Although the etiology of SCNEC of the uterine cervix, human papillomavirus (HPV) infections, is same as that of squamous cell carcinoma (SCC), adenocarcinoma (A), and adenosquamous cell carcinoma (AS) [8], SCNEC has been associated with worse clinical outcomes compared to SCC or A/AS [2]. In patients with early-stage diseases (stage IB-IIA), the hazard ratio (HR) for death was reported to be 2.96 times higher for SCNEC compared to SCC [2]. In patients with locally advanced disease (stage IIB-IVA), the HR for death was 1.70 times higher for SCNEC compared to SCC [2]. With regard to stage IVB patients, with the marked advances in chemotherapy and immunotherapy, the survival of patients with an SCC or A/AS histology has been significantly improved in the last 25 years [9]. However, mainly due to its rarity, the prognosis of stage IVB SCNEC patients has not been fully investigated. Thus, its relative prognosis compared to that of SCC or A/AS remains unclear.
In order to address such a situation, in this population-based retrospective cohort study using the Osaka Cancer Registry data from 1994 to 2018, we retrospectively assessed the survival outcomes of FIGO 2009 stage IVB cervical SCNEC patients in comparison to cervical SCC or A/AS patients.

2. Materials and Methods

2.1. Data Source

This retrospective study was conducted using data obtained from the population-based Osaka Cancer Registry (OCR). The OCR is a full-longitudinal survey that collects information on the diagnosis, treatment, and survival of all cancers in Osaka Prefecture. The OCR has been in operation since 1962 [10].
The OCR records all new cancer cases in Osaka Prefecture that are identified by reports from medical facilities or the death certificate database. Patient data include age at cancer diagnosis, sex, date of cancer diagnosis, and date of death or the last follow-up. Tumor-specific data include site of cancer, disease extent, and histology. Disease extent was defined as follows: Localized (cancer confined to the original organ), Regional (cancer spread to immediately adjacent tissues and/or regional lymph nodes), and Distant (cancer metastasized to distant organs).
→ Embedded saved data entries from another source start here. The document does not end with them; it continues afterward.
// tb_binary_image_processor_full: one full-size frame through the processor
// with every parameter at its default (640 x 480 frame, 5 x 5 window, four
// units, 32-bit words). Units 0 -> 1 form an opening with a 3 x 3 square
// (erosion then dilation), units 2 and 3 run a 5x5 median and a pass-through
// in parallel. The routed result is compared word by word with the reference
// model, and the frame must take no more than one clock per pixel plus the
// line latency of the two chained units.
module tb_binary_image_processor_full;
  import bip_pkg::*;
  import bip_model_pkg::*;
  localparam int W = 640, H = 480, N = 5, U = 4, PW = 32, NN = N * N;

  logic clk = 0, rst_n = 0;
  logic cfg_we = 0;
  logic [7:0] cfg_addr = '0;
  logic [31:0] cfg_wdata = '0, cfg_rdata;
  logic start = 0, busy, frame_done;
  logic in_valid = 0, in_ready;
  logic [PW-1:0] in_data = '0;
  logic [U-1:0] blk_req;
  logic [NN-1:0] blk_data = '0;
  logic out_valid, out_last;
  logic [PW-1:0] out_data;
  int checks = 0, failures = 0;
  logic [PW-1:0] words [$];
  int cyc, t_start, t_done;

  binary_image_processor dut (
    .clk(clk), .rst_n(rst_n), .cfg_we(cfg_we), .cfg_addr(cfg_addr), .cfg_wdata(cfg_wdata),
    .cfg_rdata(cfg_rdata), .start(start), .busy(busy), .frame_done(frame_done),
    .in_valid(in_valid), .in_ready(in_ready), .in_data(in_data), .blk_req(blk_req),
    .blk_data(blk_data), .out_valid(out_valid), .out_data(out_data), .out_last(out_last));

  always #5 clk = ~clk;

  initial begin
    repeat (2000000) @(posedge clk);
    failures++;
    $display("TB_RESULT checks=%0d failures=%0d", checks, failures);
    $finish;
  end

  always @(posedge clk) begin
    cyc <= cyc + 1;
    if (out_valid) words.push_back(out_data);
    if (frame_done) t_done <= cyc;
  end

  task automatic wr(logic [7:0] a, logic [31:0] d);
    @(negedge clk); cfg_we = 1; cfg_addr = a; cfg_wdata = d;
    @(negedge clk); cfg_we = 0;
  endtask

  initial begin
    bcu_cfg_t c [U];
    frame_t img, o [U];
    int nw, k, bad, budget;
    cyc = 0; t_done = 0;
    // image: random rectangles on a noisy background
    img = new[W * H];
    foreach (img[i]) img[i] = ($urandom % 100) < 8;
    for (int r = 0; r < 60; r++) begin
      int x0, y0, rw, rh;
      x0 = $urandom % W; y0 = $urandom % H; rw = 2 + $urandom % 80; rh = 2 + $urandom % 60;
      for (int y = y0; y < y0 + rh && y < H; y++)
        for (int x = x0; x < x0 + rw && x < W; x++) img[y*W + x] = 1'b1;
    end
    c[0] = cfg_morph(1, 3, 0); c[1] = cfg_morph(0, 3, 1);
    c[2] = cfg_pass(); c[2].mask_size = 4'd5; c[2].out_sel = TAP_E0_MED;
    c[3] = cfg_pass();
    for (int u = 0; u < U; u++) o[u] = unit_model((c[u].src == 0) ? img : o[int'(c[u].src) - 1], W, H, N, c[u], u);

    repeat (3) @(negedge clk);
    rst_n = 1;
    // width and height keep their reset values (640 x 480)
    wr(REG_OUTSEL, 32'd1);
    for (int u = 0; u < U; u++) begin
      logic [7:0] b;
      b = REG_UNIT0 + 8'(16 * u);
      wr(b + 8'(UOFS_CTRL), unit_ctrl_word(c[u]));
      wr(b + 8'(UOFS_E0CTL), elem_ctrl_word(c[u].e0));
      wr(b + 8'(UOFS_E0P0), c[u].e0.param0);
      wr(b + 8'(UOFS_E0P1), c[u].e0.param1);
      wr(b + 8'(UOFS_E1CTL), elem_ctrl_word(c[u].e1));
      wr(b + 8'(UOFS_E1P0), c[u].e1.param0);
      wr(b + 8'(UOFS_E1P1), c[u].e1.param1);
    end
    nw = W * H / PW;
    @(negedge clk); start = 1; t_start = cyc; @(negedge clk); start = 0;
    k = 0;
    while (k < nw) begin
      in_valid = 1;
      for (int b = 0; b < PW; b++) in_data[b] = img[k*PW + b];
      @(posedge clk);
      if (in_ready) k++;
      #1;
    end
    in_valid = 0;
    while (busy) @(negedge clk);
    repeat (3) @(negedge clk);
    checks++;
    if (words.size() != nw) begin
      failures++;
      $display("FAIL %0d words, exp %0d", words.size(), nw);
    end else begin
      bad = 0;
      for (int q = 0; q < nw; q++) begin
        logic [PW-1:0] e;
        for (int b = 0; b < PW; b++) e[b] = o[1][q*PW + b];
        if (words[q] !== e) bad++;
      end
      checks++;
      if (bad != 0) begin failures++; $display("FAIL %0d wrong words", bad); end
    end
    // one pixel per clock plus two units' line latency and a small pipeline margin
    budget = W * H + 2 * (2 * W + 2) + 40;
    $display("frame took %0d clocks (budget %0d)", t_done - t_start, budget);
    checks++;
    if (t_done - t_start > budget) failures++;
    $display("TB_RESULT checks=%0d failures=%0d", checks, failures);
    $finish;
  end
endmodule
The correspondence between the degree of disease extent and its FIGO 2009 classification is as follows: Localized—Stage I; Regional—Stage II-IVA; and Distant—Stage IVB. The histological subtype was classified in accordance with the morphology code of the International Classification of Diseases for Oncology, 3rd Edition (ICD-O3M). Squamous cell carcinoma (SCC); adenocarcinoma (A) including endometrioid carcinoma, serous carcinoma, clear cell carcinoma, mucinous carcinoma, or adenocarcinoma not otherwise specified (NOS); adenosquamous cell carcinoma (AS); and small-cell neuroendocrine carcinoma (SCNEC) were included in the analyses. Treatment data included treatment type (i.e., surgery, radiotherapy, and chemotherapy) and the hospital at which the cancers were diagnosed and treated. The OCR does not include information on patients’ socioeconomic characteristics, performance status, pre-existing comorbidity, type of treatment and care after the initial treatment, follow-up details, hospital characteristics including surgeon volume and infrastructure, or causes of death. The vital status of the registered patients is routinely followed up at 3, 5, and 10 years from diagnosis using death certificates as well as official resident registries [10].

2.2. Study Population

The inclusion criteria were as follows: cases of uterine cervix neoplasia (C53—Malignant neoplasm of cervix uteri) registered in the OCR from 1994 to 2018, and patients who resided in Osaka at the time of diagnosis. No age restrictions were applied. Patients with carcinoma in situ, whose histology was a type other than SCC, A/AS, or SCNEC, those with multiple cancers, or whose extent of disease was unknown were excluded from the survival analyses. Accordingly, 1158 women with FIGO 2009 stage IVB cervical cancer displaying a SCC, A, AS, or SCNEC histology were analyzed for survival (Figure 1).

2.3. Statistics

Overall survival (OS) was defined as the time from the date of cancer diagnosis to the date of death or last follow-up visit. Comparisons of OS rates between groups were performed based on the Kaplan–Meier method, and the results were analyzed using the log-rank test. Comparisons of continuous data between groups were performed using Wilcoxon rank-sum test, Student’s t test, or Kruskal–Wallis test, as appropriate. Proportions and frequency counts were compared between groups using Fisher’s exact test or Chi-squared test, when applicable. All analyses were performed using JMP version 16.0 (SAS Institute, Cary, NC, USA) and a p value of <0.05 was defined as statistically significant.

3. Results

3.1. Survival Outcomes of Stage IVB Cervical SCNEC, SCC and A/AS

From 1 January 1994 to 31 December 2018, in total, 1158 stage IVB cervical cancer patients displaying a SCC, A, AS, or SCNEC histology were included in the analysis (Figure 1).
The clinicopathologic characteristics of the patients are presented according to year of diagnosis in Table 1. Of these, 842, 287, and 29 had SCC, A/AS, and SCNEC histologies, respectively. When compared, SCNEC was associated with significantly younger patients than SCC or A/AS. The predominant initial treatment included surgery for SCC, radiotherapy in A/AS patients, and radiotherapy or chemotherapy in SCNEC patients. In the survival analyses (Figure 1), clearly differential survival rates were observed according to the histological subtypes. The estimated 3-year survival rates in SCC, A/AS, and SCNEC patients were 25.5%, 18.8%, and 6.9%, respectively.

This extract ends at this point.